▶ [Problem details]: Each line starting at the one that contains "import tb_pkg::*;" and ending at the one that contains "cell_t in_c [N], exp_c [N];" must be returned exactly, and the rest of the listing is left out.

▶ [Entries supplied]:
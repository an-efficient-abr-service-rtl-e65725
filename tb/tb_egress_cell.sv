// tb_egress_cell: sends a mix of cells through the egress decoder/encoder:
// data cells with and without congestion, forward RM cells from a source
// with good and bad CRC, backward RM cells and BECN (BN = 1) cells. Checks
// that rm_start fires only for forward source RM cells with the right CCR
// and MCR, that rm_end reports the CRC verdict, that data cells leave with
// EFCI set exactly when congestion was high, and that every other byte is
// forwarded unchanged.
module tb_egress_cell;
  import tb_pkg::*;
  logic       clk = 0, rst_n = 0;
  logic       rx_valid = 0, rx_soc = 0, tx_ready = 0, congestion = 0;
  logic [7:0] rx_data = 0;
  logic       rx_ready, tx_valid, tx_soc, rm_start, rm_end, crc_ok, efci_marked;
  logic [7:0] tx_data;
  logic [15:0] ccr, mcr;
  int checks = 0, failures = 0;

  egress_cell dut (.clk, .rst_n, .rx_valid, .rx_soc, .rx_data, .rx_ready, .tx_ready,
                   .tx_valid, .tx_soc, .tx_data, .congestion, .rm_start, .ccr, .mcr,
                   .rm_end, .crc_ok, .efci_marked);

  always #5 clk = ~clk;

  localparam int N = 80;
  cell_t in_c [N], exp_c [N];
  int    kind [N];          // 0 data, 1 fwd RM good, 2 fwd RM bad CRC, 3 bwd RM, 4 BECN
  logic  cong [N];
  logic [15:0] e_ccr [N], e_mcr [N];
  int starts_seen = 0, ends_seen = 0, marks_seen = 0, exp_starts = 0, exp_marks = 0;
  int start_ptr = 0, end_ptr = 0;
  int rm_list [$];

  initial begin
    repeat (300000) @(posedge clk);
    failures++;
    $display("TB_RESULT checks=%0d failures=%0d", checks, failures);
    $finish;
  end

  initial begin
    for (int c = 0; c < N; c++) begin
      logic [7:0] msg;
      kind[c] = $urandom_range(0, 4);
      cong[c] = 1'($urandom);
      e_ccr[c] = {2'b01, 5'($urandom_range(8, 20)), 9'($urandom)};
      e_mcr[c] = {2'b01, 5'($urandom_range(0, 8)), 9'($urandom)};
      msg = 8'h00;
      if (kind[c] == 3) msg[7] = 1'b1;
      if (kind[c] == 4) msg[6] = 1'b1;
      in_c[c] = make_cell(kind[c] == 0 ? 3'(2 * $urandom_range(0, 1)) : 3'b110, msg,
                          16'h7FFF, e_ccr[c], e_mcr[c], kind[c] == 2, c);
      exp_c[c] = in_c[c];
      if (kind[c] == 0 && cong[c]) begin exp_c[c][3][2] = 1'b1; exp_marks++; end
      if (kind[c] == 1 || kind[c] == 2) begin exp_starts++; rm_list.push_back(c); end
    end
    repeat (3) @(negedge clk);
    rst_n = 1;
    for (int c = 0; c < N; c++) begin
      congestion = cong[c];
      for (int i = 0; i < 53; i++) begin
        rx_valid = 1; rx_soc = (i == 0); rx_data = in_c[c][i];
        @(posedge clk);
        while (!rx_ready) @(posedge clk);
        @(negedge clk);
        if ($urandom_range(0, 15) == 0) begin rx_valid = 0; @(negedge clk); end
      end
    end
    rx_valid = 0;
  end

  // RM event monitor
  always @(posedge clk) if (rst_n) begin
    if (rm_start) begin
      int c;
      starts_seen++;
      checks++;
      c = (start_ptr < rm_list.size()) ? rm_list[start_ptr] : 0;
      if (start_ptr >= rm_list.size() || ccr !== e_ccr[c] || mcr !== e_mcr[c]) begin
        failures++; $display("FAIL rm_start %0d: ccr %h mcr %h", start_ptr, ccr, mcr);
      end
      start_ptr++;
    end
    if (rm_end) begin
      int c;
      ends_seen++;
      checks++;
      c = (end_ptr < rm_list.size()) ? rm_list[end_ptr] : 0;
      if (end_ptr >= rm_list.size() || crc_ok !== (kind[c] == 1)) begin
        failures++; $display("FAIL rm_end %0d: crc_ok %b", end_ptr, crc_ok);
      end
      end_ptr++;
    end
    if (efci_marked) marks_seen++;
  end

  // receiver
  initial begin
    int c, i;
    c = 0; i = 0;
    @(posedge rst_n);
    while (c < N) begin
      @(negedge clk);
      tx_ready = ($urandom_range(0, 4) != 0);
      @(posedge clk);
      if (tx_valid && tx_ready) begin
        checks++;
        if (tx_data !== exp_c[c][i] || tx_soc !== (i == 0)) begin
          failures++;
          $display("FAIL cell %0d (kind %0d) byte %0d: %h expected %h", c, kind[c], i, tx_data, exp_c[c][i]);
        end
        i++;
        if (i == 53) begin i = 0; c++; end
      end
    end
    repeat (5) @(posedge clk);
    checks++;
    if (starts_seen != exp_starts || ends_seen != exp_starts || marks_seen != exp_marks) begin
      failures++;
      $display("FAIL counts: starts %0d ends %0d (expected %0d), marks %0d (expected %0d)",
               starts_seen, ends_seen, exp_starts, marks_seen, exp_marks);
    end
    $display("TB_RESULT checks=%0d failures=%0d", checks, failures);
    $finish;
  end
endmodule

▶ [The completed task]:
  import tb_pkg::*;
  logic       clk = 0, rst_n = 0;
  logic       rx_valid = 0, rx_soc = 0, tx_ready = 0, congestion = 0;
  logic [7:0] rx_data = 0;
  logic       rx_ready, tx_valid, tx_soc, rm_start, rm_end, crc_ok, efci_marked;
  logic [7:0] tx_data;
  logic [15:0] ccr, mcr;
  int checks = 0, failures = 0;

  egress_cell dut (.clk, .rst_n, .rx_valid, .rx_soc, .rx_data, .rx_ready, .tx_ready,
                   .tx_valid, .tx_soc, .tx_data, .congestion, .rm_start, .ccr, .mcr,
                   .rm_end, .crc_ok, .efci_marked);

  always #5 clk = ~clk;

  localparam int N = 80;
  cell_t in_c [N], exp_c [N];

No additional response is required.